Paper
Wednesday, July 9, 2008
This presentation is part of : Utilizing an Evidence-Based, Interdisciplinary Practice Framework with Multiple Healthcare Information Systems Promotes Global Impact and Research Opportunities
Principles of Interdisciplinary Integration to Avoid Hardwiring Fragmentation at the Point-of-Care
Tracy Christopherson, RRT, Director, CPM Resource Center, Grand Rapids, MI, USA

Health Care Organizations have been focusing attention on team collaboration and evidence-based practice to improve patient safety and care outcomes. Although the focus is on multidisciplinary teams the providers within the teams know little about each others scope of practice and the patients experience fragmentation of care as a result. Varied strategies have been implemented to remedy this fragmentation. Traditionally, these strategies are implemented outside a professional practice framework, and lack the foundation necessary to eliminate fragmentation and advance interdisciplinary integration and practice. Often these strategies provide only short term outcomes that can't be sustained for long-term success. There is a significant difference between multidisciplinary teams and interdisciplinary integration. During this session we will explore the principles of Interdisciplinary Integration.
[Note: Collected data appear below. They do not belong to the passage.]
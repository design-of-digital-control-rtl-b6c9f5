// gpio_ui: general-purpose I/O for the user-interface devices.
//
// Drives the LEDs and the character LCD pins from registers written by the
// processor (the LCD is driven pin by pin from software), and reads the push
// buttons through a two-flip-flop synchroniser. A button that changes level
// sets its bit in the change register, which raises irq_o while enabled.
//
// Registers: 0 LED (R/W, N_LED bits), 1 LCD (R/W: [3:0] data nibble, bit 4 E,
// bit 5 RS, bit 6 RW), 2 BUTTONS (RO, synchronised levels), 3 CHANGE
// (bit per button, write 1 to clear), 4 IER (bit 0 change-interrupt enable).
// A button edge appears in CHANGE 3 clocks after the pin moves.
// The document lists buttons, LCD and LEDs on this block; the pin grouping
// (4-bit LCD data bus) and registers are this design's.
module gpio_ui
  import sa_pkg::*;
#(
  parameter int unsigned N_BTN = 5,
  parameter int unsigned N_LED = 8
) (
  input  logic             clk,
  input  logic             rst,
  input  pbus_req_t        req,
  output logic [31:0]      rdata,
  input  logic [N_BTN-1:0] btn_i,
  output logic [N_LED-1:0] led_o,
  output logic [3:0]       lcd_d_o,
  output logic             lcd_e_o,
  output logic             lcd_rs_o,
  output logic             lcd_rw_o,
  output logic             irq_o
);
  logic [N_BTN-1:0] s0, s1, s2, chg;
  logic [6:0]       lcd;
  logic             ie;

  always_ff @(posedge clk) begin
    if (rst) begin
      s0 <= '0; s1 <= '0; s2 <= '0; chg <= '0;
      led_o <= '0; lcd <= '0; ie <= 1'b0;
    end else begin
      s0 <= btn_i;
      s1 <= s0;
      s2 <= s1;
      if (req.sel && req.we) begin
        unique case (req.addr)
          4'd0: led_o <= req.wdata[N_LED-1:0];
          4'd1: lcd   <= req.wdata[6:0];
          4'd4: ie    <= req.wdata[0];
          default: ;
        endcase
      end
      // New edges win over a clear in the same clock.
      if (req.sel && req.we && req.addr == 4'd3)
        chg <= (chg & ~req.wdata[N_BTN-1:0]) | (s1 ^ s2);
      else
        chg <= chg | (s1 ^ s2);
    end
  end

  always_comb begin
    unique case (req.addr)
      4'd0:    rdata = 32'(led_o);
      4'd1:    rdata = 32'(lcd);
      4'd2:    rdata = 32'(s2);
      4'd3:    rdata = 32'(chg);
      4'd4:    rdata = {31'd0, ie};
      default: rdata = '0;
    endcase
  end

  assign lcd_d_o  = lcd[3:0];
  assign lcd_e_o  = lcd[4];
  assign lcd_rs_o = lcd[5];
  assign lcd_rw_o = lcd[6];
  assign irq_o    = ie & (|chg);
endmodule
Interdisciplinary integration is key to quality care delivery. Integrated interdisciplinary practice requires integrated processes. Integrated processes are strengthened by integrating evidence into the documentation of those processes. When the integration of evidence is combined with an intentionally designed documentation framework the individual and integrated scopes of practice of all providers are supported resulting in quality outcomes for the patient. The presenter will share the global outcomes achieved across a large international consortium when implementing an intentionally designed documentation framework.

Achieving global, consistent, quality outcomes requires collaboration on a large scale. Providers across North America have come together within Collaborative Learning Communities (CLCs) to identify, define and integrate evidence-based practices into health care information systems that will support the individual needs of the practitioner and the integrated needs of the team. The CLCs provide a forum for collective learning that results in large scale change across a multitude of health care organizations. This session will focus on how global collaboration and intentionally designed tools are leverage points for large scale change and sustainable quality patient care and outcomes.